IMHO loading a single QVD instead of 450 component-QVDs will always be faster, because

  • the script code doesn't have to loop (famously slow) and a single optimised LOAD will do
  • there is only one set of symbol tables to load, instead of 450 sets that need to be merged
  • memory allocation is more efficient (QlikView will know beforehand how much memory is needed to load the big guy)
  • etc.

but these are just theoretical reasons. If we take into account that some systems may use different I/O channels to stream your 450 qvds in parallel, and that for some operations you may not even need all data in memory at a time, then we could easily compose a list of counter-arguments.

In short: I think you should perform some tests on a representative subset of your data (for example, load just 45 QVDs) and see what works best for you.

datanibbler
Champion
Champion
Author

Thanks Peter!

Well, I have done some "testing" on my local laptop - taking the time on a copy of the real data.

It's only about 1.000 rows in one qvd, some more, some less - depends on how much has been done that day 😉

Indeed, putting all Deltas from 2017 into one (using FIELDNAME() since the exact date is in the name of every one saves a lot of time, especially because the whole bunch of Deltas is for some reason loaded twice, concatenating, with slightly different filters ...

Because of the filters I guess there are two options: The easier one would be to just merge all 2017 Deltas into one with no filtering so far - so the script can be left unchanged (just loading every qvd available in that place with an *), but the filtering will still have to be done, so the LOAD won't be optimized.
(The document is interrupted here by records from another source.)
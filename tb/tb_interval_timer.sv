// tb_interval_timer: checks the spacing and length of the blind cycle.
// With period_cycles = 1000, 1500 and 3 (clamped up to the 1000-cycle
// minimum, a 50 kHz rate) the blind cycles must be exactly that many cycles
// apart, last one cycle, and be followed by one
// stored_valid cycle. The first blind cycle after reset is the
// period_cycles-th cycle.
`timescale 1ns / 1ps
module tb_interval_timer;
  logic        clk = 1'b0;
  logic        rst_n;
  logic [25:0] period_cycles;
  logic        blind, stored_valid;
  int checks = 0, failures = 0;

  interval_timer dut (.clk(clk), .rst_n(rst_n), .period_cycles(period_cycles),
                      .blind(blind), .stored_valid(stored_valid));

  always #10 clk = ~clk;

  task automatic check(input bit ok, input string what);
    checks++;
    if (!ok) begin
      failures++;
      $display("FAIL %s at %0t", what, $time);
    end
  endtask

  initial begin
    #1ms;
    failures++;
    $display("TB_RESULT checks=%0d failures=%0d", checks, failures);
    $finish;
  end

  // Cycle-by-cycle monitor.
  int   cyc = 0, last_blind = -1, exp_period = 1000;
  logic prev_blind = 1'b0;
  always @(posedge clk) begin
    #1;
    if (rst_n) begin
      cyc++;
      if (blind) begin
        if (last_blind < 0) check(cyc == exp_period, "first blind cycle position");
        else check(cyc - last_blind == exp_period, "blind spacing");
        last_blind = cyc;
      end
      check(!(blind && prev_blind), "blind lasts one cycle");
      check(stored_valid == prev_blind, "stored_valid follows blind");
      prev_blind = blind;
    end
  end

  int nblind = 0;
  always @(posedge clk) if (rst_n && blind) nblind++;

  initial begin
    rst_n = 1'b1;  // a falling edge, so the asynchronous resets fire
    #1 rst_n = 1'b0;
    period_cycles = 26'd1000;
    repeat (2) @(negedge clk);
    rst_n = 1'b1;
    wait (nblind == 4);
    // change the period right after a blind cycle
    @(negedge clk);
    period_cycles = 26'd1500;
    exp_period    = 1500;
    wait (nblind == 8);
    @(negedge clk);
    period_cycles = 26'd3;
    exp_period    = 1000;
    wait (nblind == 12);
    check(nblind == 12, "blind count");
    $display("TB_RESULT checks=%0d failures=%0d", checks, failures);
    $finish;
  end
endmodule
<=> The other option would be more complicated since the Deltas from 2017 can then be loaded optimized, but those from 2018 will still have to be filtered.
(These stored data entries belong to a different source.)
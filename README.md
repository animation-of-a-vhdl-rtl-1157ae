# WIMP51: a three-cycle 8051 subset processor

WIMP51 is a teaching processor that runs a small subset of the 8051
instruction set, bit for bit. It has no internal data memory, no special
function registers, no interrupts and no peripherals. What remains is small
enough to read in one sitting:

- eight 8-bit registers R0-R7;
- an accumulator and a carry flag;
- an 8-bit program counter;
- thirteen instructions, each taking exactly three clock cycles.

Because the machine code is the real 8051 encoding, programs can be built
with any stock 8051 assembler. The processor's only outputs are the program
memory interface and the accumulator value.

## Instruction set

| Instruction     | Opcode  | Bytes | Operation                          |
|-----------------|---------|-------|------------------------------------|
| `MOV A,#data`   | 74h     | 2     | A = data                           |
| `MOV A,Rn`      | E8h+n   | 1     | A = Rn                             |
| `MOV Rn,A`      | F8h+n   | 1     | Rn = A                             |
| `ADDC A,#data`  | 34h     | 2     | C,A = A + data + C                 |
| `ADDC A,Rn`     | 38h+n   | 1     | C,A = A + Rn + C                   |
| `XRL A,Rn`      | 68h+n   | 1     | A = A xor Rn                       |
| `ANL A,Rn`      | 58h+n   | 1     | A = A and Rn                       |
| `ORL A,Rn`      | 48h+n   | 1     | A = A or Rn                        |
| `SWAP A`        | C4h     | 1     | exchange the two nibbles of A      |
| `SETB C`        | D3h     | 1     | C = 1                              |
| `CLR C`         | C3h     | 1     | C = 0                              |
| `SJMP rel`      | 80h     | 2     | PC = PC + rel                      |
| `JZ rel`        | 60h     | 2     | PC = PC + rel if A = 0             |

`rel` is a signed byte, and `PC` in a jump is the address after the jump
instruction, exactly as on the 8051. Only `ADDC`, `SETB C` and `CLR C` change
C. Any other opcode byte is a one-byte no-operation. That is this
implementation's choice: a real 8051 would execute something else there.

## The three-cycle instruction

Every instruction takes Fetch, Decode and Execute, one clock each. The
control unit (`wimp51_cu`) is a three-state counter. For each state it
decodes the instruction register into a control word, the `ctrl_t` struct in
`wimp51_pkg`. Registers change only at rising clock edges.

| Cycle   | Program memory                       | What is written at the end of the cycle |
|---------|--------------------------------------|-----------------------------------------|
| Fetch   | read at PC (`psen_n` = 0)            | IR = opcode byte, PC = PC + 1 |
| Decode  | read at PC for two-byte instructions | two-byte instructions: AUX = second byte, PC = PC + 1; register-source instructions: AUX = Rn; others: nothing |
| Execute | not read (`psen_n` = 1)              | ACC = ALU result, or Rn = ACC (`MOV Rn,A`), or C, or PC = PC + AUX (`SJMP`, or `JZ` when A = 0) |

Some consequences that are easy to miss:

- **AUX is the single operand path.** The second instruction byte reaches
  the ALU through AUX, and so does a register value. So does a jump offset,
  which goes to the PC adder. The ALU therefore always computes
  `ACC op AUX`, and `MOV A,...` is simply "pass AUX".
- **The jump base is the following instruction.** By Execute, the PC has
  already been incremented twice, once in Fetch and once in Decode. Adding
  the offset therefore gives an address relative to the next instruction,
  which is what 8051 assemblers emit. The PC adder is an 8-bit adder, so
  adding the offset byte modulo 256 is the same as a signed add.
- **`JZ` tests the accumulator directly.** The `z` output of the ALU is
  `ACC == 0`, worked out combinationally. There is no zero flag register.
  So `JZ` sees the accumulator left by the previous instruction.
- **Register write data is ACC, not the ALU result.** `MOV Rn,A` stores
  the accumulator output into the register file.
- **The register number is in the opcode.** Bits 2:0 of IR select Rn for
  both the read port and the write port of the register file.

Example: `ADDC A,#09h` stored at 02h, with A = 37h and C = 0.

| Cycle   | `addr` | `data` | `psen_n` | Result                        |
|---------|--------|--------|----------|-------------------------------|
| Fetch   | 02h    | 34h    | 0        | IR = 34h                      |
| Decode  | 03h    | 09h    | 0        | AUX = 09h                     |
| Execute | 04h    | -      | 1        | A = 40h, C = 0; the next Fetch is at 04h |

## Datapath

```
 data ──┬──────────────► IR ──► control unit (state, ctrl word)
        │
        └──► AUX ◄── R0..R7 ◄──────────────┐ (MOV Rn,A)
              │                            │
              ├──► ALU (ACC op AUX, C, z) ─► ACC ──┴──► acc
              │     ▲                      │
              │     └──────────────────────┘
              └──► PCALU (PC+1 | PC+AUX) ─► PC ──► addr
                     ▲                      │
                     └──────────────────────┘
```

| Module           | Role |
|------------------|------|
| `wimp51`         | Top level. Wires the blocks below together. |
| `wimp51_cu`      | Control unit. Runs Fetch/Decode/Execute, decodes the instruction and drives the control word. |
| `wimp51_alu`     | ALU for pass, ADDC, ANL, ORL, XRL and SWAP. Holds the carry register C and produces `z`. |
| `wimp51_pcalu`   | PC adder/incrementer: PC+1 or PC+AUX. Combinational. |
| `wimp51_regfile` | R0-R7. One combinational read port and one write port. Parameter `NREGS` = 8. |
| `wimp51_aux`     | AUX register. `ctl` selects hold (00), the data bus (01) or the register file (10). |
| `wimp51_reg`     | 8-bit register with write enable. Used for IR, ACC and PC. |
| `wimp51_pkg`     | Opcodes, state enum, operation enums and the control-word struct. |

The control word holds these signals:

- write enables: `ir_we`, `reg_we`, `acc_we`, `c_we` and `pc_we`;
- AUX source select: `aux_ctl`;
- operation selects: `alu_op` and `pcalu_op`;
- the memory strobe `psen_n`.

All of them are decoded combinationally from the state and IR. In Fetch they
do not depend on IR.

## Bus interface and timing

| Port     | Dir | Width | Meaning |
|----------|-----|-------|---------|
| `clk`    | in  | 1     | clock; everything changes on the rising edge |
| `rst`    | in  | 1     | synchronous, active high; clears all registers and C, and restarts at Fetch, address 00h |
| `data`   | in  | 8     | program memory data; sampled at the rising edge ending Fetch, and ending Decode of a two-byte instruction |
| `addr`   | out | 8     | always the PC |
| `acc`    | out | 8     | accumulator, for observing a running program |
| `psen_n` | out | 1     | program memory read strobe, active low; low in Fetch and in two-byte Decode cycles |

The memory has to return the byte at `addr` within the same clock cycle. In
other words, it must have an asynchronous read. Assertions in the control
unit check two things:

- the state stays in its three legal values;
- `psen_n` is never low in Execute.

The program space is 256 bytes, the full range of the 8-bit PC. The PC wraps
from FFh to 00h.

## What is choice rather than specification

The following are not fixed by the processor's definition and can be
changed freely:

- synchronous active-high reset, to zero;
- opcode bytes outside the thirteen instructions act as no-ops;
- `z` is computed from the accumulator rather than kept in a register;
- the AUX select code and the ALU and PC adder operation codes;
- the added carry enable `c_we`;
- `psen_n` timing: low exactly in the cycles that read a byte;
- asynchronous-read memory.

Neither the carry nor the state is a port. To watch them, probe
`u_alu.c` and `u_cu.state` hierarchically.

## Verification

Each block has a self-checking testbench in `tb/`. Each one ends by printing
`TB_RESULT checks=N failures=M`.

- `tb_wimp51` is the system test. It runs the processor together with
  `wimp51_progmem`, a 256-byte behavioural ROM whose bus reads FFh while
  `psen_n` is high. It also includes its own instruction-set reference
  model. For every instruction it checks:
  - the fetch address, which proves the three-cycle timing;
  - `psen_n` in all three cycles;
  - ACC, C and R0-R7.

  It runs a directed program first, containing the `ADDC A,#09h` example
  above. Then it runs 40 random 256-byte programs of 300 instructions each.
  It counts every instruction, taken and untaken `JZ`, backward jumps and
  carry-out, and fails if any of them never happened. The top level has no
  parameters, so this is also the full-size test.
- `tb_wimp51_cu` checks the control word for all 256 opcodes, with `z` both
  low and high, in all three states.
- `tb_wimp51_pcalu` tests the PC adder exhaustively over PC × offset.
- `tb_wimp51_alu`, `tb_wimp51_regfile`, `tb_wimp51_aux` and `tb_wimp51_reg`
  each compare the block against a reference model under random stimulus.

## Simulating

With Verilator 5, from the directory that holds `rtl/` and `tb/`:

```
verilator --binary --timing --assert -Wno-fatal -y rtl -y tb +libext+.sv \
    rtl/wimp51_pkg.sv tb/tb_wimp51.sv --top-module tb_wimp51 -o sim
./obj_dir/sim
```

To run a unit test, replace `tb_wimp51` with that test's name. To run your
own program, write its bytes into `u_mem.mem[]` before reset is released.
`tb_wimp51` shows how to do this.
Since the time I spend to implement these optimizations is also an issue, I think I will go for the first option.

Thanks a lot!

Best regards,

DataNibbler

datanibbler
Champion
Champion
Author

Optimizing the LOAD without altering the script in any way has another charm: I can't be sure that no other script makes use of these Delta-LOADs as they are in a "global" directory that can, in principle, be accessed by any of our apps. But if there is no need to alter the script and that " LOAD * " will still do, there can't be any error anywhere else.